━━ Information ━━

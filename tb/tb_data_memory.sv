// tb_data_memory: self-checking test of the data memory against an array
// model: random word writes under wr_en, combinational reads, byte-offset
// bits ignored, and write visible only after the clock edge.
module tb_data_memory;
  timeunit 1ns; timeprecision 1ps;
  localparam int WORDS = 1024;
  logic        clk = 0;
  logic        wr_en;
  logic [31:0] adr, din, dout;
  logic [31:0] model [WORDS];
  int checks = 0, failures = 0;

  data_memory #(.WORDS(WORDS)) dut (.clk, .wr_en, .adr, .din, .dout);

  always #5 clk = ~clk;

  initial begin
    repeat (50000) @(posedge clk);
    failures++;
    $display("TB_RESULT checks=%0d failures=%0d", checks, failures);
    $finish;
  end

  initial begin
    wr_en = 1;
    for (int w = 0; w < WORDS; w++) begin
      adr = 32'(w * 4); din = $urandom;
      @(negedge clk);
      model[w] = din;
    end
    for (int i = 0; i < 10000; i++) begin
      wr_en = 1'($urandom); din = $urandom;
      adr = {20'($urandom), 10'($urandom), 2'($urandom)};
      #1;
      checks++;
      if (dout !== model[adr[11:2]]) begin failures++; $display("FAIL rd %h got %h want %h", adr, dout, model[adr[11:2]]); end
      @(negedge clk);
      if (wr_en) model[adr[11:2]] = din;
      checks++;
      if (dout !== model[adr[11:2]]) begin failures++; $display("FAIL after edge %h got %h want %h", adr, dout, model[adr[11:2]]); end
    end
    $display("TB_RESULT checks=%0d failures=%0d", checks, failures);
    $finish;
  end
endmodule
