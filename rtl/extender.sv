// extender: widens a 16-bit immediate to 32 bits.
//
// ext_op = 0 fills the upper half with zeros (used by ori), ext_op = 1 fills
// it with copies of bit 15 (used by lw and sw). Combinational.
module extender (
  input  logic [15:0] imm16,
  input  logic        ext_op,
  output logic [31:0] imm32
);
  always_comb imm32 = {{16{ext_op & imm16[15]}}, imm16};
endmodule
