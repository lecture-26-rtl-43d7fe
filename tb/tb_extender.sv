// tb_extender: exhaustive test of the immediate extender, all 65536
// immediates with zero and sign extension.
module tb_extender;
  timeunit 1ns; timeprecision 1ps;
  logic [15:0] imm16;
  logic        ext_op;
  logic [31:0] imm32, expect_v;
  int checks = 0, failures = 0;

  extender dut (.imm16(imm16), .ext_op(ext_op), .imm32(imm32));

  initial begin
    #1000000;
    failures++;
    $display("TB_RESULT checks=%0d failures=%0d", checks, failures);
    $finish;
  end

  initial begin
    for (int op = 0; op < 2; op++) begin
      for (int v = 0; v < 65536; v++) begin
        imm16 = 16'(v); ext_op = 1'(op);
        #1;
        // integer arithmetic reference: signed value as 32 bits, or plain value
        expect_v = (op == 1 && v >= 32768) ? 32'(v - 65536) : 32'(v);
        checks++;
        if (imm32 !== expect_v) begin
          failures++;
          if (failures < 10) $display("FAIL imm=%h op=%0d got %h want %h", imm16, op, imm32, expect_v);
        end
      end
    end
    $display("TB_RESULT checks=%0d failures=%0d", checks, failures);
    $finish;
  end
endmodule
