# Hierarchical bus and 2-D mesh: two on-chip networks with one agent interface

This is synthesizable SystemVerilog for two packet networks that connect the
processing elements ("agents") of a system-on-chip, built so that they can be
compared fairly:

* a **hierarchical bus**: a chain of short bus segments of four agents each,
  joined by bridges, every segment working in parallel;
* a **2-D mesh**: a grid of store-and-forward routers, one agent per router,
  with dimension-order routing.

Both take the same fixed-size packets through the same agent interface, use
the same one-packet buffer everywhere, forward a packet only once all of it is
stored, and deliver packets from one source to one destination in order. The
design follows a published benchmark study of these two networks (which also
compares a plain single bus and finds the hierarchical bus the better
area/performance trade-off, the mesh the faster but 2.3-3.4 times larger
network). That study gives the structure of each element, the packet and
buffer sizes, the bus arbitration policy and the routing policy; the signal
level protocols are this design's own and are described below.

`noc_top` puts both networks side by side (36 agents each by default: nine
bus segments, a 6 x 6 mesh) with separate agent ports, so the same traffic
can be applied to both.

## Packets and the agent interface

A packet is 11 words of 32 bits: a three-word header and eight payload words.
Every buffer in both networks (`packet_fifo`, depth 11) holds exactly one
packet, 352 bits.

| word | meaning |
|------|---------|
| 0 | destination agent index (the only word the networks look at; low bits decoded) |
| 1 | source agent index (carried, not decoded) |
| 2 | free for the agents (sequence number, tag) |
| 3-10 | payload |

The header layout is this design's choice. Agents are numbered 0..N-1.

Each agent has two valid-ready word streams (a word moves in a cycle where
both valid and ready are high):

* `tx_valid`, `tx_ready`, `tx_data`: the agent writes packets, always whole
  packets of 11 words, word 0 first;
* `rx_valid`, `rx_ready`, `rx_data`: the agent reads delivered packets; word
  boundaries between packets are found by counting to 11.

An agent may hold `rx_ready` low as long as it likes; the network then stops
delivering to it, and traffic for it waits in the network.

## The hierarchical bus

### Structure

```
 a0  a1  a2  a3          a4  a5  a6  a7
 w0  w1  w2  w3          w4  w5  w6  w7
 |   |   |   |           |   |   |   |
 ==== segment 0 ==== b0 ==== segment 1 ==== b1 ==== segment 2 ...
```

Agent i is on segment i / 4 through its own `bus_wrapper` (two packet FIFOs,
transmit and receive, plus a control unit). A `bus_bridge` is simply two
wrappers back to back: the lower side takes every packet for an agent above
the bridge, the upper side every packet for an agent below it, and each
side's receive FIFO feeds the other side's transmit FIFO. A packet therefore
hops from segment to segment along the chain. With SEG_AGENTS = N_AGENTS
the same module is a single flat bus.

There are no tri-state lines: every master drives zeros on the lines it does
not use and `bus_or_resolver` ORs all masters' copies into the segment value.

### Segment lines

| line | driven by | meaning |
|------|-----------|---------|
| `av` | owner | address valid: the owner offers header word 0 on `data` |
| `data[31:0]` | owner | header or payload word |
| `ack` | receiver | "that destination is mine and I have room for the whole packet" |
| `dv` | owner | a word is transferred this cycle |
| `last` | owner | this is the packet's last word |

`av`, `last` and `data` never depend on `ack`, and are ORed in a separate
resolver from `ack` and `dv`, so the combinational path owner -> receiver ->
owner inside a cycle is not a loop.

### Distributed round-robin ownership (the subtle part)

There is no central arbiter. Every master on a segment (its agents first,
then the bridge side towards the lower segment, then the one towards the
upper segment) holds its own copy of an `owner` counter, reset to 0, and all
copies advance together because they are computed from the same resolved
lines:

* after a cycle with `dv` and `last` (a packet ended), or
* after a cycle with neither `dv` nor a packet in progress (the owner did not
  start one).

So ownership moves on after every packet, and a master with nothing to send
costs its segment one idle cycle. A segment cycle looks like this:

```
cycle      t      t+1    t+2 ... t+10   t+11
owner      k      k      k       k      k+1       (every master's copy)
av         1      0      0       0      ...
ack        1      -      -       -
dv         1      1      1       1
last       0      0      0       1
data       w0     w1     w2      w10
```

In cycle t the owner has a whole packet in its transmit FIFO, raises `av`
and shows the destination; the wrapper whose address range holds it raises
`ack` in the same cycle if its receive FIFO is empty enough for 11 words; the
owner sees `ack`, raises `dv`, and the header word is taken. Ten more words
follow back to back. If nobody acknowledges (the receiver is full) the owner
simply loses its turn and tries again when ownership comes back, which also
keeps a full receiver from blocking the segment. A packet thus takes 11
cycles on a segment after ownership reaches its sender, and a sender waits at
most one round (up to six masters) for its turn.

### Crossing a bridge

The bridge side that acknowledged a packet copies it word by word into the
other side's transmit FIFO as it arrives; once all 11 words are there (the
earliest is one or two cycles after the last word crossed the first
segment) it is sent on the next segment in that side's turn. Both directions
of a bridge work independently, and all segments run in parallel, which is
where the hierarchical bus gains over a single bus.

## The mesh

### Router

```
            North in  ^ North out
                  [F] |
 West out <--         Control &        <-- [F] East in
 West in  -->[F]      switching         --> East out
                  [F] |
            South in  v South out
      Agent in -->[F]   [F]--> Agent out
```

`mesh_router` has input FIFOs for North, East, South, West and the agent, and
an output FIFO towards the agent: six one-packet buffers. The links to the
neighbours are unbuffered and write straight into the neighbour's input FIFO.
A link is a word with a valid flag one way (`link_t`) and a `room` flag the
other way.

Router (r, c) of a ROWS x COLS mesh serves agent r * COLS + c; row 0 is the
North edge, column 0 the West edge.

### Scanning, routing, switching

A pointer visits one input per clock cycle (N, E, S, W, agent, N, ...), so a
new packet waits 5/2 cycles on average for its turn. When the visited input
is not already being forwarded and holds a whole packet, its destination is
routed **row first**: North or South until the row matches, then East or
West until the column matches, then to the agent. This dimension order keeps
the mesh free of deadlock. If that output is free and the buffer behind it has
room, the input is connected to it and, from the next cycle, the 11 words
move one per cycle; input and output are then released. Up to five
connections can be active in one router at once. An input that cannot go
(output busy, no room) waits for its next turn.

### The room flag

`room_out[d]` tells the upstream neighbour that input FIFO d can take a
packet. It is high when the FIFO has space for 11 words **or when the FIFO
is being forwarded**. A granted connection never stalls (a link cannot refuse
a word, and the agent output FIFO is only granted with room for all 11), so a
FIFO being forwarded loses one word per cycle and may be refilled at the same
rate. Without this, one-packet buffers would let only every second packet
slot of a link be used. Forwarding still starts only when a whole packet is
in a FIFO. This rule is this design's choice.

## Timing at a glance

| path | cycles |
|------|--------|
| packet over one bus segment | 11, after waiting at most one ownership round |
| idle bus master | 1 per round |
| packet over a bridge | store-and-forward: starts on the next segment no earlier than after its last word crossed the first one |
| mesh hop | 1 (grant) + 11, after waiting 0-4 cycles for the scan pointer |
| a stream of packets through the mesh | about one packet per 13-17 cycles on a path |

Measured with the testbenches (cycles from start to the last word delivered):

| traffic | hierarchical bus | mesh |
|---------|-----------------:|-----:|
| all-to-all, one packet per pair, 8 agents | 614 | 347 |
| all-to-all, one packet per pair, 36 agents (default size) | 12116 | 2733 |

### The benchmark test cases

`tb_workload` runs the benchmark's five synthetic applications on both
networks at the four system sizes of the study. Every agent hosts one
computation process per test case; a process waits for a whole transfer of
D = 1024 words (128 packets) from its predecessor, computes for P = 16 cycles
and sends D words to its successor. Each process fires once here. The
process graphs are rings, with agent i feeding agent i + 1:

| case | ring | start tokens (S) | character |
|------|------|-----------------|-----------|
| 1 | all agents | 1 | sequential |
| 2 | all agents | N/2 | pipelined version of 1 |
| 3 | each group of four consecutive agents | N/4 | sequential, local |
| 4 | each group of four | N | parallel, local |
| 5 | cases 1-4 at once, one process of each per agent | 7N/4 + 1 | mixed |

Execution time in cycles, hierarchical bus / mesh (mesh speedup):

| agents | case 1 | case 2 | case 3 | case 4 | case 5 |
|-------:|--------|--------|--------|--------|--------|
| 4  | 7269 / 8470 (0.86) | 6167 / 4525 (1.36) | 7269 / 8470 (0.86) | 5619 / 2565 (2.19) | 23605 / 14190 (1.66) |
| 16 | 32443 / 34015 (0.95) | 9221 / 4525 (2.04) | 8281 / 8440 (0.98) | 5873 / 2560 (2.29) | 48073 / 36575 (1.31) |
| 36 | 73993 / 74735 (0.99) | 9219 / 4525 (2.04) | 8281 / 9155 (0.90) | 5873 / 5105 (1.15) | 89623 / 78865 (1.14) |
| 64 | 132163 / 131255 (1.01) | 9229 / 4525 (2.04) | 8281 / 8440 (0.98) | 5873 / 2560 (2.29) | 147793 / 131255 (1.13) |

As in the study, the bus and the mesh are close on the sequential cases 1
and 3, and the mesh is about twice as fast on the parallel cases 2 and 4. The
testbench also prints the closed-form estimate
t = sum(P) / min(N, S) + sum(D k) / min(N, L, S), with L the number of links
(N/4 for the bus, 4(N - sqrt N) for the mesh) and k = (8 + 3 + a) / 8 for
an arbitration cost a of 6 cycles (bus) or 2.5 (mesh). It comes within
about 20% on the sequential cases, but is off by up to a factor of three
elsewhere (mesh, case 4, 36 agents), since it ignores how the processes are
placed.

Two things make these numbers differ from the study's own. Agents are
mapped in index order (row-major in the mesh), not laid out so that ring
neighbours are mesh neighbours: a ring step from the end of one mesh row to
the start of the next costs several hops, which is why the mesh loses on case
1 with four agents and on case 4 with 36 agents (groups of four straddle
rows of six). And the iteration count and traffic generator of the study are
not reproduced, so only ratios are comparable.

## Files

`rtl/`

| file | content |
|------|---------|
| `noc_pkg.sv` | word and packet sizes, `link_t`, `bus_req_t`, direction encoding |
| `packet_fifo.sv` | one-packet FIFO with fill level |
| `bus_or_resolver.sv` | OR resolution of a group of bus lines |
| `bus_wrapper.sv` | agent-to-segment wrapper: FIFOs, round-robin, address decode |
| `bus_bridge.sv` | two wrappers back to back |
| `hier_bus.sv` | the chain of segments (`N_AGENTS`, `SEG_AGENTS`) |
| `mesh_router.sv` | store-and-forward router (`ROWS`, `COLS`, `MY_ROW`, `MY_COL`) |
| `mesh.sv` | ROWS x COLS mesh |
| `noc_top.sv` | both networks side by side (`MESH_ROWS`, `MESH_COLS`, `SEG_AGENTS`) |

`tb/`: one self-checking testbench per module (`tb_<module>.sv`), the
full-size end-to-end test `tb_noc_top_full.sv`, the test-case run
`tb_workload.sv` (with `tb_workload_run.sv`, one system size), and two behavioural agents: `tb_agent_model.sv` (sends a
fixed pattern of packets and checks everything it receives) and
`tb_tg_agent.sv` (runs the test-case process graphs). Every testbench prints
`TB_RESULT checks=<n> failures=<m>` and stops itself with a watchdog.

## Simulating

With Verilator 5, from the directory holding `rtl/` and `tb/`:

```
verilator --binary --timing --assert -Wno-fatal -y rtl -y tb rtl/noc_pkg.sv \
    tb/tb_noc_top.sv --top-module tb_noc_top -Mdir obj_tb
obj_tb/Vtb_noc_top
```

Replace `tb_noc_top` by any other testbench (`tb_workload`, with its four
system sizes, takes several minutes to compile). `tb_noc_top` runs 8 agents and
counts, and requires at least once, every mechanism: idle ownership passes,
refused headers, bridge crossings in both directions, parallel segments,
waits on busy outputs and on missing room, local delivery, parallel router
outputs and hops in all four directions. `tb_noc_top_full` does the same at
the default 36 agents. The design uses two-state logic only and resets
everything that is read.

Assertions in the RTL check the protocols: one owner and one acknowledging
receiver per segment, packets sent back to back, no FIFO written when full or
read when empty, and no packet routed off the edge of the mesh.

## Changing it

* System size: `noc_top #(.MESH_ROWS(r), .MESH_COLS(c))`; the agent count
  r * c must be a multiple of `SEG_AGENTS`. The benchmark sizes are 4, 16, 36
  and 64 agents.
* Segment size: `SEG_AGENTS` (four keeps the bus lines short; equal to the
  agent count it gives a single bus).
* Packet format: `HDR_WORDS`, `PAY_WORDS` and `WORD_W` in `noc_pkg`.
* Deeper buffers: the `DEPTH` parameter of `bus_wrapper` and `mesh_router`
  (default one packet).

## Limits and departures

* The signal-level handshakes (bus `av`/`ack`/`dv`/`last`, the mesh `room`
  flag, the agent valid-ready streams), the header layout, the reset and the
  round-robin order on a segment are this design's own; the study gives the
  policies but not the signals.
* Destinations must be valid agent indices; the networks do not check them
  beyond an assertion at the mesh edge.
* A bus receiver acknowledges only with room for a whole packet, so an agent
  that reads slowly makes senders lose turns instead of blocking the segment.
* The study's agents are processors replaced by a traffic generator; neither
  is part of this RTL. The behavioural agents in `tb/` stand in for them.
* Area and clock frequency were not evaluated here. Storage dominates both
  networks: at 36 agents the bus has 104 one-packet buffers (two per wrapper,
  four per bridge) and the mesh 216 (six per router, of which the 24 on the
  mesh edge never receive anything and are removed by synthesis): 36.6 and
  67.6 kbit of buffer storage.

━━━

**Exercise prompt**: Pull every line containing "these" from the data.

**Result for this task**:
design follows a published benchmark study of these two networks (which also
Two things make these numbers differ from the study's own. Agents are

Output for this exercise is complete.